Work required:
Which lines of the data below hold "repeat"? Copy each of them.

The records:
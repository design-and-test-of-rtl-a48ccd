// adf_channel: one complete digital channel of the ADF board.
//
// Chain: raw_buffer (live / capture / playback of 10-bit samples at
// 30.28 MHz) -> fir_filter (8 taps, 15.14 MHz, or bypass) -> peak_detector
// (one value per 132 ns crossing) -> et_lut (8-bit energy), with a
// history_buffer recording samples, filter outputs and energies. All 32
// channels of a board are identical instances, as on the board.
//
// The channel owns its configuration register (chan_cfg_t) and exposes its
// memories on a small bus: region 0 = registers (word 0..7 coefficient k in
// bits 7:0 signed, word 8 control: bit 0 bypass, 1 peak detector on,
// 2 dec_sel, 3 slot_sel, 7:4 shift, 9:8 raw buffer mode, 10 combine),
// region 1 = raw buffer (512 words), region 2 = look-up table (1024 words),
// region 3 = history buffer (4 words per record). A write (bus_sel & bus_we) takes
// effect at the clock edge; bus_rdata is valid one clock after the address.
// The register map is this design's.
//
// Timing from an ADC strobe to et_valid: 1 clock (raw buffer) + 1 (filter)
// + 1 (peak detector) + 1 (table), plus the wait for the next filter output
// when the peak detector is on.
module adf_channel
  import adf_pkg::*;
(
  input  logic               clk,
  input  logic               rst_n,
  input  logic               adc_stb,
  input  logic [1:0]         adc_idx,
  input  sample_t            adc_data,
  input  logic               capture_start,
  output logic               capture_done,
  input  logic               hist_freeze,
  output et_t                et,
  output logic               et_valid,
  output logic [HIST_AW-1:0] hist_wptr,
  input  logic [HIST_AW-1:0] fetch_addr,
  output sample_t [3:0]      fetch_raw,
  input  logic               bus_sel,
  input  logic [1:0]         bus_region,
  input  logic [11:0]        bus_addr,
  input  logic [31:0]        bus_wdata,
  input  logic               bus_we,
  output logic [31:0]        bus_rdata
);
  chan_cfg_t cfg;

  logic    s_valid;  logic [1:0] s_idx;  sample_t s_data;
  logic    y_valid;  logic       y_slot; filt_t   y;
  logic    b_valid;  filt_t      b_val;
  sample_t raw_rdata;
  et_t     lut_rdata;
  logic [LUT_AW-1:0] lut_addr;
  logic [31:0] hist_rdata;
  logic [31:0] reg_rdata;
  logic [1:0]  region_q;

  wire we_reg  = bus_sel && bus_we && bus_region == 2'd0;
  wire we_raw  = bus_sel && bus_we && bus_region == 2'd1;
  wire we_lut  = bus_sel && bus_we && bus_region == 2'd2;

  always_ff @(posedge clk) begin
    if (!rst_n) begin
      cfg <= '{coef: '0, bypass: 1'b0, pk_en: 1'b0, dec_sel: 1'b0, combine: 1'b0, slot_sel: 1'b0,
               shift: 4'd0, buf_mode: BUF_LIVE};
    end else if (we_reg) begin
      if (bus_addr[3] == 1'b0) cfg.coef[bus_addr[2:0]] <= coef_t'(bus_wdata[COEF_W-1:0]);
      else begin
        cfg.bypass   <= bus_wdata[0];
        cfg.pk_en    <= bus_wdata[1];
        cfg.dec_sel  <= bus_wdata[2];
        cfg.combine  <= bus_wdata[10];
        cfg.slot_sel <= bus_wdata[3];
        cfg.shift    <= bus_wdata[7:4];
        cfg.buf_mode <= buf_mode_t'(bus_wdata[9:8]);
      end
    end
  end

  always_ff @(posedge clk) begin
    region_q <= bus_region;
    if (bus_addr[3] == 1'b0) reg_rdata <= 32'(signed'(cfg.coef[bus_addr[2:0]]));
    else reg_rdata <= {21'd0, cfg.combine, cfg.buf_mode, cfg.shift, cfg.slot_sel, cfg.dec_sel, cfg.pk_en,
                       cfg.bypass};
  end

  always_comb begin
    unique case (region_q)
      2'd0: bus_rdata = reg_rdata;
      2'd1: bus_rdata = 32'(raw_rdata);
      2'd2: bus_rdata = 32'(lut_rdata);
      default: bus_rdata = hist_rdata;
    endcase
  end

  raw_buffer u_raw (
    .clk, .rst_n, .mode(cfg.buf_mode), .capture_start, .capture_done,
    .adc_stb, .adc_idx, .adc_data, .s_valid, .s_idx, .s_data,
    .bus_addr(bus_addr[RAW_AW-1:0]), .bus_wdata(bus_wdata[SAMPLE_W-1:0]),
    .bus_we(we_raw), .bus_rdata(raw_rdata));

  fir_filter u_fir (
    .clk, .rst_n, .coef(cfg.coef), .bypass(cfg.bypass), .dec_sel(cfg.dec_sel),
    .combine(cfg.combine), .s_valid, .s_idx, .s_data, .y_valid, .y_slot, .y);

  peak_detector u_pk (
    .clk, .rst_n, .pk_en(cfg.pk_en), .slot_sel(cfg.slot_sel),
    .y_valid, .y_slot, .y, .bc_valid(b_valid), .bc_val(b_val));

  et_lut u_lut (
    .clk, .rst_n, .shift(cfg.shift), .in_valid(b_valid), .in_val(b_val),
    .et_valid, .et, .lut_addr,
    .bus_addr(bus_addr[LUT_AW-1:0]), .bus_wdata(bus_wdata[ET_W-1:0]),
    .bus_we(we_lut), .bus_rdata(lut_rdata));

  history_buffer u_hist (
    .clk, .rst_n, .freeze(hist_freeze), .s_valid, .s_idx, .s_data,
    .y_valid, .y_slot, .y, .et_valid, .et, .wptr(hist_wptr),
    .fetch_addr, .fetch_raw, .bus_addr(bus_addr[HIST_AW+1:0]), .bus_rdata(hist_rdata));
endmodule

---

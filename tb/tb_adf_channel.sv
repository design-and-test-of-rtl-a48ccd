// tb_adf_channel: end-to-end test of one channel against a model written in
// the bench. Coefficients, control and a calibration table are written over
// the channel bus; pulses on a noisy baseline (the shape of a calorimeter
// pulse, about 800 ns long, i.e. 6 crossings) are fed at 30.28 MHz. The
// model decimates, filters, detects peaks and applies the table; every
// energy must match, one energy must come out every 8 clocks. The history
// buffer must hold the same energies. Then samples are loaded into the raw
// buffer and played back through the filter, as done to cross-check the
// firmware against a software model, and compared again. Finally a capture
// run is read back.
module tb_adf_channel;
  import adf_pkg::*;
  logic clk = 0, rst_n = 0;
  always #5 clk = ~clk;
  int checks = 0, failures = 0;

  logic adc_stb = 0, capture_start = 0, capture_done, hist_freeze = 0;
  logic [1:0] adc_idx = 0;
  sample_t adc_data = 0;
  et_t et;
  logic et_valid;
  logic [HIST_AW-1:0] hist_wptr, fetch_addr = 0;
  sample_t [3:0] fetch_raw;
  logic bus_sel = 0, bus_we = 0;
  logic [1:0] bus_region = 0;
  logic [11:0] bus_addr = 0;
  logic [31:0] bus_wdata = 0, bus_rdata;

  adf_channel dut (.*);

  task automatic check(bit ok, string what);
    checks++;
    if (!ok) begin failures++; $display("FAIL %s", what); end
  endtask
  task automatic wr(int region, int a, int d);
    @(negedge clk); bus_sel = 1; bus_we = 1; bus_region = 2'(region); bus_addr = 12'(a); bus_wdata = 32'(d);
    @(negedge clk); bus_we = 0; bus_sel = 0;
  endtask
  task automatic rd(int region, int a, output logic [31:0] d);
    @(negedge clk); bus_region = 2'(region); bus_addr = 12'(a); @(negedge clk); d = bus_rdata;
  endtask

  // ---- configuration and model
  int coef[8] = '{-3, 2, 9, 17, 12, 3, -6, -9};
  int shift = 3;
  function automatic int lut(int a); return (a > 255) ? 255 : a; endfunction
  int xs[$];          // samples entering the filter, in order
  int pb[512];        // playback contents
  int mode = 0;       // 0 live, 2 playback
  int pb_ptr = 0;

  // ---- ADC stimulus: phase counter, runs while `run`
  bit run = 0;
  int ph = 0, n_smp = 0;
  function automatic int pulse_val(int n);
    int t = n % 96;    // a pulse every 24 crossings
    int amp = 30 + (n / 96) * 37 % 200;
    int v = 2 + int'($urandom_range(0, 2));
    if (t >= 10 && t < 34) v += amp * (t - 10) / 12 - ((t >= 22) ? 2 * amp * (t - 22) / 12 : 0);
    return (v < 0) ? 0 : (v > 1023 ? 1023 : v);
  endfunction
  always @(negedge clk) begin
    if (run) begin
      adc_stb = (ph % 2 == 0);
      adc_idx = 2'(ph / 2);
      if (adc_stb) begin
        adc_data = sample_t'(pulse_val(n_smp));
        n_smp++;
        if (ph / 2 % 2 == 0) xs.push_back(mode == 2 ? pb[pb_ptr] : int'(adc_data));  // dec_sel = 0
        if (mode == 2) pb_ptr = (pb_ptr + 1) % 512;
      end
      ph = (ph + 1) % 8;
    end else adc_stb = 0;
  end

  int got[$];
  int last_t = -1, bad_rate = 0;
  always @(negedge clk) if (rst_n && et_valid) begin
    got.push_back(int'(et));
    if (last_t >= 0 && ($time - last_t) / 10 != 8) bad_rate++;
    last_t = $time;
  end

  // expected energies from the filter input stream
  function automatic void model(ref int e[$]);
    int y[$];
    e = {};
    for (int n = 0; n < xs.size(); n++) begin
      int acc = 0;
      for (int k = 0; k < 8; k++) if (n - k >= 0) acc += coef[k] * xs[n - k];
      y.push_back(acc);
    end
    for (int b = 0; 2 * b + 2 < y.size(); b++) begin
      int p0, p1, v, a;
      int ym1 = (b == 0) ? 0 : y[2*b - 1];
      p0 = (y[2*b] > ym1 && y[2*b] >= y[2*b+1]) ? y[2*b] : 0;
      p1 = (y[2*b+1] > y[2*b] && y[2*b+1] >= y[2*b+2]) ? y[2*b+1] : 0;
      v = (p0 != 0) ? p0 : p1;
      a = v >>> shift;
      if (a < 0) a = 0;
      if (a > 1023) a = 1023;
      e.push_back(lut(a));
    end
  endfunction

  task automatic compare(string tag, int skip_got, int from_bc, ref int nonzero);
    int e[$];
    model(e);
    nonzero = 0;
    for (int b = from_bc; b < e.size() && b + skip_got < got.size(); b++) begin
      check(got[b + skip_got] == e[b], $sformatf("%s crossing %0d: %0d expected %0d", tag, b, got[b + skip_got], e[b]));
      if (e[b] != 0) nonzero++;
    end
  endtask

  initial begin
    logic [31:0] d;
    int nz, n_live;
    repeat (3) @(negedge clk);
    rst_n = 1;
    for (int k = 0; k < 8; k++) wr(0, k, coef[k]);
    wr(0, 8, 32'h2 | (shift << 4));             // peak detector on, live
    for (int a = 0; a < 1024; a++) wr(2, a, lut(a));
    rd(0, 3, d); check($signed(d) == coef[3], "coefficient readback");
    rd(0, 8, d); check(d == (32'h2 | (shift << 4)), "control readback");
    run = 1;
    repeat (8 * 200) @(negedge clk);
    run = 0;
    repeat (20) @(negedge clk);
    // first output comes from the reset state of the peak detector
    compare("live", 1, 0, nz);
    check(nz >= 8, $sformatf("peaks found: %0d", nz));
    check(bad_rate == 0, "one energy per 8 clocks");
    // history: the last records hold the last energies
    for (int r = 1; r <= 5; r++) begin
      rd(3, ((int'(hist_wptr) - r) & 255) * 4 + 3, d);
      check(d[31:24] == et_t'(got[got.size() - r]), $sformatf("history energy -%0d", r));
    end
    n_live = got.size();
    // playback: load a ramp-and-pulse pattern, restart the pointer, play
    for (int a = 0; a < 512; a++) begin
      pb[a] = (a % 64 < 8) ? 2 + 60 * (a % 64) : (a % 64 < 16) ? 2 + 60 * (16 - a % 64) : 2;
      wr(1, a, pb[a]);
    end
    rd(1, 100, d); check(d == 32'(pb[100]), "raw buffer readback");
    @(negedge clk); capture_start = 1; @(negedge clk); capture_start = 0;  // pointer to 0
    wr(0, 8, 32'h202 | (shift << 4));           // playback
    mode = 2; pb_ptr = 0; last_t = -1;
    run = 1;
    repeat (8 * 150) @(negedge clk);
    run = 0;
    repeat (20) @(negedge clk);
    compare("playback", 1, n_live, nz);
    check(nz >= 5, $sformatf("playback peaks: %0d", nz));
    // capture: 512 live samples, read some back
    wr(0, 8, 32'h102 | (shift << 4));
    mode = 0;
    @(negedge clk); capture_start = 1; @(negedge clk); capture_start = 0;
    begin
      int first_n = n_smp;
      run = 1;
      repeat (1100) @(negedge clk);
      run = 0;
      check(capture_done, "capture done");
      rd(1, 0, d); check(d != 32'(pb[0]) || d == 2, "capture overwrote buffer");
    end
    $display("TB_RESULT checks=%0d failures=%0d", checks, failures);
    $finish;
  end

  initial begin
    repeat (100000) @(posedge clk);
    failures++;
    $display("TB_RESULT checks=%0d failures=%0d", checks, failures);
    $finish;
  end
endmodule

Problem solution:
    repeat (3) @(negedge clk);
    repeat (8 * 200) @(negedge clk);
    repeat (20) @(negedge clk);
    repeat (8 * 150) @(negedge clk);
    repeat (20) @(negedge clk);
      repeat (1100) @(negedge clk);
    repeat (100000) @(posedge clk);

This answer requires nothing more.